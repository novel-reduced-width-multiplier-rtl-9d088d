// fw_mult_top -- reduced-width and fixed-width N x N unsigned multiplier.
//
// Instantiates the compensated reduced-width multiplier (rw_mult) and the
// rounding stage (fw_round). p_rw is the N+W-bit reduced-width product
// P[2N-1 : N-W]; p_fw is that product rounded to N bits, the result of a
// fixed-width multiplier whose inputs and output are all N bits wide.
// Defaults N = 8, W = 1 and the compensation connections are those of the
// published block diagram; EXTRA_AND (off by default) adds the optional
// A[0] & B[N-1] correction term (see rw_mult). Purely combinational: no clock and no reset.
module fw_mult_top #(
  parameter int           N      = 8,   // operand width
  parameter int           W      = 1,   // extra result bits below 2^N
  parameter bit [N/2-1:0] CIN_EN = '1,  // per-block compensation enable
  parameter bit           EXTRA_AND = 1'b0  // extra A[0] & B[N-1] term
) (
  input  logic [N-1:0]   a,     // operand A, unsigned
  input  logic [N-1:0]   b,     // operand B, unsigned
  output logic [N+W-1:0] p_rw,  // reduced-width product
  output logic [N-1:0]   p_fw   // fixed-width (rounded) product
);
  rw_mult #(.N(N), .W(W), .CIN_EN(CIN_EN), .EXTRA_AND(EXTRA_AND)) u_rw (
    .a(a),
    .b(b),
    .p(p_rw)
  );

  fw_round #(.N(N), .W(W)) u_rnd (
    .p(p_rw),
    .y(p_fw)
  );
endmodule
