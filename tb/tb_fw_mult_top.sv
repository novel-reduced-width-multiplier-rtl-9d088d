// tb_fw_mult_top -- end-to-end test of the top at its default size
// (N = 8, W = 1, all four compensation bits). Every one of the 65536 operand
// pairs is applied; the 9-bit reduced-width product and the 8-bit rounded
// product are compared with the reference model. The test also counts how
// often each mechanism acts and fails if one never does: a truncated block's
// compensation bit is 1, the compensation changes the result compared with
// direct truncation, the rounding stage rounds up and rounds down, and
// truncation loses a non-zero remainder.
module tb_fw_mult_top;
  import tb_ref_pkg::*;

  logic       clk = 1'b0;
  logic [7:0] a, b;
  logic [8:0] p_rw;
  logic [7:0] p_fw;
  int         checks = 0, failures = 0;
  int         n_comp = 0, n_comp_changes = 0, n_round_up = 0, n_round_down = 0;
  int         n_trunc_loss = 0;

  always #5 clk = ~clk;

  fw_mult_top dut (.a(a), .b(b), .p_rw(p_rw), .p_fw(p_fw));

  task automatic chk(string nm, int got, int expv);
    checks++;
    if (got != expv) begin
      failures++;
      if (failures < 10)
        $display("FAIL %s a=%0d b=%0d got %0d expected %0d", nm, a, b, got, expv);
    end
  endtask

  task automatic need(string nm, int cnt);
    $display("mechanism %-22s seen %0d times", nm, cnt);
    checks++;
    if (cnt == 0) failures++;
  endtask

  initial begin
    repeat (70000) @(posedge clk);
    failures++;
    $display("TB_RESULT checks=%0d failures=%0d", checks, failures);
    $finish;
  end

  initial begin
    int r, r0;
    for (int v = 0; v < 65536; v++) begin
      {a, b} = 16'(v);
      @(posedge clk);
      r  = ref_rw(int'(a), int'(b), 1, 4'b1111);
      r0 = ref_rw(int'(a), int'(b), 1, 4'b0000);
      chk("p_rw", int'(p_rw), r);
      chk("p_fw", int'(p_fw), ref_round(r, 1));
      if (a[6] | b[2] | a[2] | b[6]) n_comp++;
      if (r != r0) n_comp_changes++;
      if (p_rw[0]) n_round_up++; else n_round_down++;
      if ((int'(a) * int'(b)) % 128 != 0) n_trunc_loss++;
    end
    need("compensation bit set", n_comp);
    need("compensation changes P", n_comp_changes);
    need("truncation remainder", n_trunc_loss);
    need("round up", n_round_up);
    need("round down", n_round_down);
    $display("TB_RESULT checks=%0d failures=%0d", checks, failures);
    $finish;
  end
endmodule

○ ○ ○ ○ ○ ○ ○

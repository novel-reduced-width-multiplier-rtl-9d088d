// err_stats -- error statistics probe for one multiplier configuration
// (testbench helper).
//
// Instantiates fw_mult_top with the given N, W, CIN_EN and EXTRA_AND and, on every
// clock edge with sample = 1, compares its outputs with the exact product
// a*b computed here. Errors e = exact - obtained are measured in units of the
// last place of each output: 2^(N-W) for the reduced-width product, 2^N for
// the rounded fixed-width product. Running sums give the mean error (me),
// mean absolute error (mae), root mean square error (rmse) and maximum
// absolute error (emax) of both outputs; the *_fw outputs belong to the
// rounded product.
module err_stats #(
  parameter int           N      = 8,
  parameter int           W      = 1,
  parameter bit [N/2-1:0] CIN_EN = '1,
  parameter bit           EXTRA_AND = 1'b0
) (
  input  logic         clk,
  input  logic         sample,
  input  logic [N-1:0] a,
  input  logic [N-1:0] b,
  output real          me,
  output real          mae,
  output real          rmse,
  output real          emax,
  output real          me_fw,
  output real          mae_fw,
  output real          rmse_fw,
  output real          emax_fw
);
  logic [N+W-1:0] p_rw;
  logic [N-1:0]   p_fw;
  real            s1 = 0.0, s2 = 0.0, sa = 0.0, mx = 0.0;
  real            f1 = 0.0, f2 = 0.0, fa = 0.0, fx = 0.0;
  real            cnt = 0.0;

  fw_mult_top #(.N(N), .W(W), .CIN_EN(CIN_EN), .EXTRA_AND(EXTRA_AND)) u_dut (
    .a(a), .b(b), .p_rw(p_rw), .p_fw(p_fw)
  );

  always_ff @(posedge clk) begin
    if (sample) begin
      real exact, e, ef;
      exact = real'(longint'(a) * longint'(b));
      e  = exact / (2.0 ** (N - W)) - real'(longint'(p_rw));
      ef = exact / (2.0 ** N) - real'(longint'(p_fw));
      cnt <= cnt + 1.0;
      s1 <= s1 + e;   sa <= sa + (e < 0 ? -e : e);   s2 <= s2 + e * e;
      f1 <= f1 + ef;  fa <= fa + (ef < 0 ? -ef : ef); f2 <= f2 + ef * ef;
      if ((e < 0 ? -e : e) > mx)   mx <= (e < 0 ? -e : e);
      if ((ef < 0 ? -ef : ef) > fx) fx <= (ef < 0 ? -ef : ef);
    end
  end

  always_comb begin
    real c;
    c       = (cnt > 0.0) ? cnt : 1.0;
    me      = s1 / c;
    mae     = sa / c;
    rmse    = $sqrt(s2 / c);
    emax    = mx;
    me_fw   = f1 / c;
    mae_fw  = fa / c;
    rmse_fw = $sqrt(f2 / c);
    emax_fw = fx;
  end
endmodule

○ ○ ○ ○ ○ ○ ○

> _Try it_
Filter the records for the word "mechanism" and show every line that has it.

> _Finished task_
// often each mechanism acts and fails if one never does: a truncated block's
    $display("mechanism %-22s seen %0d times", nm, cnt);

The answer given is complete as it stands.